Malaysia May Reserve Room for Further Cuts as It Maintains Rate
Written on July 29, 2009
Malaysia’s central bank may signal it has room to resume cutting interest rates should economic conditions unexpectedly worsen, even as it holds borrowing costs steady for a third straight meeting today.
All 23 economists surveyed by Bloomberg News expect Bank Negara Malaysia to hold its overnight policy rate unchanged at 2 percent in the decision due at 6 p.m. The benchmark is at its lowest level since it was introduced in April 2004.
“We expect the statement to remain cautious on growth” amid the stabilizing domestic and global economies, said Rahul Bajoria, an economist at Barclays Capital in Singapore. “Bank Negara will likely continue to maintain a dovish stance in this policy meeting, with the governor suggesting recently that they are willing to move if there is any kind of slowdown.”
Governor Zeti Akhtar Aziz halted in April after cutting the benchmark rate by 1.5 percentage points between November and February, predicting Southeast Asia’s third-largest economy will resume growth in the fourth quarter after contracting in the first half. She said last month Malaysia has the “flexibility” to lower interest rates if external conditions deteriorate.
Neighboring Singapore emerged from its recession last quarter as the economy expanded from the previous three months for the first time in a year. Elsewhere, central banks from Thailand to South Korea have stopped lowering interest rates as policy makers anticipate a recovery from the world’s deepest recession since the Great Depression.
Biased Toward Growth
“I would expect them to acknowledge that global demand is stabilizing and that the region has returned to growth,” said Matt Hildebrandt, an economist at JPMorgan Chase & Co cheap payday loan. in Singapore. “However, I expect Bank Negara to remain cautious about the outlook. Policy will remain biased toward growth rather than inflation.”
Gross domestic product shrank 6.2 percent in the three months to March, the first decline since 2001, as exports of Malaysian Pacific Industries Bhd. semiconductors and other goods slumped. Zeti has said the economy probably posted a similar contraction last quarter and that the earlier rate cuts and 67 billion ringgit ($19 billion) of government stimulus plans will help support a recovery in the coming months.

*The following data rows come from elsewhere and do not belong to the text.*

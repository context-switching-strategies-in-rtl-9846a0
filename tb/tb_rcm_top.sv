// tb_rcm_top: end-to-end run of the whole board at its default sizes
// (160x120 frames, 8K-word FIFOs), all three parts at once:
//   motion     the host loads the control table, two frames are streamed
//              and both binary images checked; then the FSM is stopped and
//              the host switches CSRC A itself (host-driven switching);
//   encryption 40 packets (150-600 bytes) on random channels, more than the
//              output FIFO holds,, every output byte checked;
//   video      three frames go through the filter device, the host
//              selecting pass-through, fading delay and difference in turn;
//              every output word is checked against a frame model;
//   cell       the fabric cell is configured as an XOR in context 0 and a
//              registered AND in context 1, and a value crosses a switch
//              through the public register.
// Each mechanism is counted and must occur: FSM-driven, host-driven and
// data-driven switches, waits for Done, waits for the encryptor to drain,
// output back-pressure, and public-register sharing.
module tb_rcm_top;
  import csrc_pkg::*;
  import motion_ref_pkg::*;
  import motion_fsm_table_pkg::*;
  import enigma_ref_pkg::*;
  localparam int W = FRAME_W, H = FRAME_H, WORDS = W * H / 2, NFR = 2, NPKT = 40;
  logic clk = 0, rst_n = 0;
  always #5 clk = ~clk;

  ctx_src_e    motion_mode = SRC_FSM, enc_mode = SRC_DATA;
  ctx_t        motion_host_ctx = 0, enc_host_ctx = 0, motion_active, enc_active;
  logic        motion_host_sw = 0, enc_host_sw = 0, motion_host_we = 0;
  logic [7:0]  motion_host_addr = 0;
  logic [15:0] motion_host_wdata = 0;
  logic        motion_in_valid = 0, motion_in_ready, motion_out_valid, motion_out_ready = 1;
  logic [15:0] motion_in_data = 0, motion_out_data;
  logic [3:0]  motion_fsm_state;
  logic [15:0] motion_switch_count, motion_n_fsm_switch, motion_n_host_switch;
  logic        enc_in_valid = 0, enc_in_ready, enc_out_valid, enc_out_ready = 1;
  logic [7:0]  enc_in_data = 0, enc_out_data;
  logic [15:0] enc_pkt_count, enc_switch_count, enc_n_data_switch;
  logic        cell_cfg_en = 0, cell_cfg_bit = 0, cell_ctx_sw = 0, cell_ff_en = 0, cell_t_en = 1;
  ctx_t        cell_cfg_ctx = 0, cell_ctx = 0, cell_active;
  logic [3:0]  cell_in = 0;
  ctx_src_e    video_mode = SRC_HOST;
  ctx_t        video_host_ctx = 0, video_active;
  logic        video_host_sw = 0, video_in_valid = 0, video_in_ready, video_out_valid;
  logic        video_out_ready = 1;
  logic [15:0] video_in_data = 0, video_out_data, video_switch_count, video_n_host_switch;
  logic        cell_y, cell_y_oe;

  int checks = 0, failures = 0;
  logic [15:0] m_in_q[$], m_exp_q[$];
  logic [7:0]  e_in_q[$], e_exp_q[$];
  int unsigned n_ch [NUM_CTX] = '{default: 0};
  int n_wait_done = 0, n_drain = 0, n_stall = 0, n_pub = 0;
  bit motion_done = 0, enc_done = 0, video_done = 0;
  logic [15:0] v_exp_q[$];

  rcm_top dut (.*);

  task automatic check(input bit ok, input string what);
    checks++;
    if (!ok) begin failures++; $display("FAIL %s t=%0t", what, $time); end
  endtask

  task automatic wr(input logic [7:0] a, input logic [15:0] d);
    @(negedge clk); motion_host_we = 1; motion_host_addr = a; motion_host_wdata = d;
    @(negedge clk); motion_host_we = 0;
  endtask

  initial begin
    repeat (2000000) @(posedge clk);
    failures++; $display("watchdog expired");
    $display("TB_RESULT checks=%0d failures=%0d", checks, failures); $finish;
  end

  // scoreboards and mechanism counters
  always @(posedge clk) begin
    if (rst_n) begin
      if (motion_out_valid && motion_out_ready) begin
        check(m_exp_q.size() > 0 && motion_out_data == m_exp_q[0], "binary image word");
        if (m_exp_q.size() > 0) void'(m_exp_q.pop_front());
      end
      if (video_out_valid && video_out_ready) begin
        check(v_exp_q.size() > 0 && video_out_data == v_exp_q[0], "filtered video word");
        if (v_exp_q.size() > 0) void'(v_exp_q.pop_front());
      end
      if (enc_out_valid && enc_out_ready) begin
        check(e_exp_q.size() > 0 && enc_out_data == e_exp_q[0], "encrypted byte");
        if (e_exp_q.size() > 0) void'(e_exp_q.pop_front());
      end
      if ((motion_fsm_state == DIFF || motion_fsm_state == LPF || motion_fsm_state == BIN)
          && !dut.u_motion.done) n_wait_done++;
      if (dut.u_enc.u_ctrl.st == dut.u_enc.u_ctrl.S_WAIT_IDLE && !dut.u_enc.b_idle) n_drain++;
      if (dut.u_enc.c_valid && !dut.u_enc.c_ready) n_stall++;
    end
  end

  logic m_rdy_q, e_rdy_q;
  always @(posedge clk) begin m_rdy_q <= motion_in_ready; e_rdy_q <= enc_in_ready; end
  always @(negedge clk) begin
    if (rst_n) begin
      if (motion_in_valid && m_rdy_q) begin void'(m_in_q.pop_front()); motion_in_valid = 0; end
      if (!motion_in_valid && m_in_q.size() > 0) begin
        motion_in_valid = 1; motion_in_data = m_in_q[0];
      end
      if (enc_in_valid && e_rdy_q) begin void'(e_in_q.pop_front()); enc_in_valid = 0; end
      if (!enc_in_valid && e_in_q.size() > 0) begin enc_in_valid = 1; enc_in_data = e_in_q[0]; end
      // the host does not drain the encrypted stream until the output
      // FIFO has filled up and pushed back, then drains it at random
      enc_out_ready = (n_stall == 0) ? 1'b0 : ($urandom_range(0, 1) == 1);
    end
  end

  // motion detection
  initial begin
    frame_t prev, cur, b;
    prev = new[W * H]; cur = new[W * H];
    repeat (3) @(posedge clk); rst_n = 1;
    foreach (prev[i]) prev[i] = 8'($urandom_range(0, 80));
    for (int w = 0; w < WORDS; w++) dut.u_motion.u_csrc_a.u_ram.mem[w] = {prev[2*w + 1], prev[2*w]};
    for (int fr = 0; fr < NFR; fr++) begin
      // a moving bright square on a noisy background
      foreach (cur[i]) begin
        int r, c;
        r = i / W; c = i % W;
        cur[i] = 8'($urandom_range(0, 6));
        if (r >= 30 && r < 60 && c >= 20 + 40 * fr && c < 60 + 40 * fr) cur[i] = 8'd200;
      end
      b = bin(lpf(diff(cur, prev), W, H), 8'd16);
      begin
        int ones;
        ones = 0;
        foreach (b[i]) ones += b[i];
        if (fr == 1) check(ones > 100 && ones < W * H / 4, $sformatf("motion found, background rejected (%0d)", ones));
      end
      for (int w = 0; w < WORDS; w++) begin
        m_in_q.push_back({cur[2*w + 1], cur[2*w]});
        m_exp_q.push_back({b[2*w + 1], b[2*w]});
      end
      prev = cur;
    end
    for (int a = 0; a < 64; a++) wr(8'(a), table_word(a));
    wr(8'h40, 16'd0);
    for (int p = 0; p < 4; p++) wr(8'h50 + 8'(p), 16'h10 | 16'(p));
    wr(8'h60, 16'h0001);
    wait (m_exp_q.size() == 0);
    // stop the FSM and switch CSRC A from the host
    wr(8'h60, 16'h0002);
    @(negedge clk);
    motion_mode = SRC_HOST; motion_host_ctx = CTX_LPF; motion_host_sw = 1;
    @(negedge clk); motion_host_sw = 0;
    check(motion_active == CTX_LPF, "host-driven switch");
    check(motion_n_fsm_switch >= 3 * NFR && motion_n_host_switch == 1, "switch sources counted");
    motion_done = 1;
  end

  // packet encryption
  initial begin
    for (int p = 0; p < NPKT; p++) begin
      int len; ctx_t ch;
      len = $urandom_range(150, 600);
      ch  = ctx_t'($urandom);
      e_in_q.push_back(8'h00); e_in_q.push_back(8'h00); e_in_q.push_back({6'd0, ch});
      e_in_q.push_back(8'(len)); e_in_q.push_back(8'(len >> 8));
      for (int i = 0; i < len; i++) begin
        logic [7:0] x; x = 8'($urandom);
        e_in_q.push_back(x);
        e_exp_q.push_back(enc(x, n_ch[ch], CH_KEY0[ch], CH_KEY1[ch], CH_KEY2[ch],
                              CH_SBOXH[ch], CH_SBOXL[ch]));
        n_ch[ch]++;
      end
    end
    wait (rst_n);
    wait (e_in_q.size() == 0 && e_exp_q.size() == 0);
    repeat (20) @(negedge clk);
    check(enc_pkt_count == 16'(NPKT) && enc_n_data_switch == 16'(NPKT), "data-driven switches");
    enc_done = 1;
  end

  // fabric cell: ctx 0 = in[0] ^ in[1] with flip-flop, shares on leaving;
  // ctx 1 = registered output that starts from the public value
  task automatic cell_load(input ctx_t c, input logic [19:0] w);
    for (int b = 19; b >= 0; b--) begin
      @(negedge clk); cell_cfg_en = 1; cell_cfg_ctx = c; cell_cfg_bit = w[b];
    end
    @(negedge clk); cell_cfg_en = 0;
  endtask

  initial begin
    logic [15:0] xor_tab;
    for (int i = 0; i < 16; i++) xor_tab[i] = i[0] ^ i[1];
    wait (rst_n);
    cell_load(2'd0, {xor_tab, 4'b0101});   // comb out, share, driver on
    cell_load(2'd1, {16'h8000, 4'b1011});  // registered out, use public, driver on
    for (int i = 0; i < 16; i++) begin
      @(negedge clk); cell_in = 4'(i); #1;
      check(cell_y == xor_tab[i] && cell_y_oe, "cell table output");
    end
    cell_in = 4'b0001; cell_ff_en = 1;     // capture 1 into context 0's flip-flop
    @(negedge clk); cell_ff_en = 0;
    cell_ctx = 2'd1; cell_ctx_sw = 1;
    @(negedge clk); cell_ctx_sw = 0; #1;
    check(cell_active == 1 && cell_y == 1'b1, "value passed through the public register");
    if (cell_y) n_pub++;
  end

  // video filters: the host selects pass-through, fading delay and
  // difference for three consecutive frames
  initial begin
    logic [7:0] S [W * H];
    logic [7:0] cur [W * H];
    wait (rst_n);
    foreach (S[i]) S[i] = 8'($urandom);
    for (int w = 0; w < WORDS; w++) dut.u_video.u_csrc_a.u_ram.mem[w] = {S[2*w + 1], S[2*w]};
    for (int fr = 0; fr < 3; fr++) begin
      foreach (cur[i]) cur[i] = 8'($urandom);
      for (int w = 0; w < WORDS; w++) begin
        logic [15:0] e;
        for (int p = 0; p < 2; p++) begin
          int i;
          i = 2 * w + p;
          case (fr)
            1: begin e[8*p +: 8] = S[i]; S[i] = 8'((int'(S[i]) + int'(cur[i])) / 2); end
            2: begin
              e[8*p +: 8] = (cur[i] > S[i]) ? cur[i] - S[i] : S[i] - cur[i];
              S[i] = cur[i];
            end
            default: begin e[8*p +: 8] = S[i]; S[i] = cur[i]; end
          endcase
        end
        v_exp_q.push_back(e);
      end
      wait (v_exp_q.size() == WORDS);
      @(negedge clk); video_host_ctx = ctx_t'(fr); video_host_sw = 1;
      @(negedge clk); video_host_sw = 0;
      check(video_active == ctx_t'(fr), "host request selected the filter");
      for (int w = 0; w < WORDS; w++) begin
        video_in_valid = 1; video_in_data = {cur[2*w + 1], cur[2*w]};
        #1;
        while (!video_in_ready) begin @(negedge clk); #1; end
        @(negedge clk);
      end
      video_in_valid = 0;
      wait (v_exp_q.size() == 0);
    end
    check(video_n_host_switch == 16'd3, "three host-driven filter switches");
    video_done = 1;
  end

  initial begin
    wait (motion_done && enc_done && video_done);
    repeat (5) @(negedge clk);
    check(n_wait_done > 0, "FSM waited for Done");
    check(n_drain > 0, "controller waited for the encryptor to drain");
    check(n_stall > 0, "output back-pressure reached the encryptor");
    check(n_pub > 0, "public register sharing");
    $display("video host_sw=%0d", video_n_host_switch);
    $display("fsm_sw=%0d host_sw=%0d data_sw=%0d done_waits=%0d drain_waits=%0d stalls=%0d",
             motion_n_fsm_switch, motion_n_host_switch, enc_n_data_switch, n_wait_done,
             n_drain, n_stall);
    $display("TB_RESULT checks=%0d failures=%0d", checks, failures);
    $finish;
  end
endmodule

Malaysia’s consumer prices fell 1.4 percent in June from a year earlier, the first decline in more than 22 years, as the shrinking economy hurt demand for goods and services and commodities costs eased from last year’s records.
The ringgit has strengthened more than 2 percent since Bank Negara first held rates steady on April 29, as investors speculated the central bank will refrain from cutting the benchmark interest rate further.
Credit Availability
The central bank may reiterate that its focus now is to ensure the availability of credit rather than lowering borrowing costs, said economists including David Cohen.
“They might allude to signs of a bottoming in the global downturn, but indicate continued emphasis on ensuring adequate flow of credit to the economy,” said Cohen, director of Asia forecasting at Action Economics in Singapore. “They will indicate patience in the face of subdued inflation and uncertainties clouding the economic outlook.”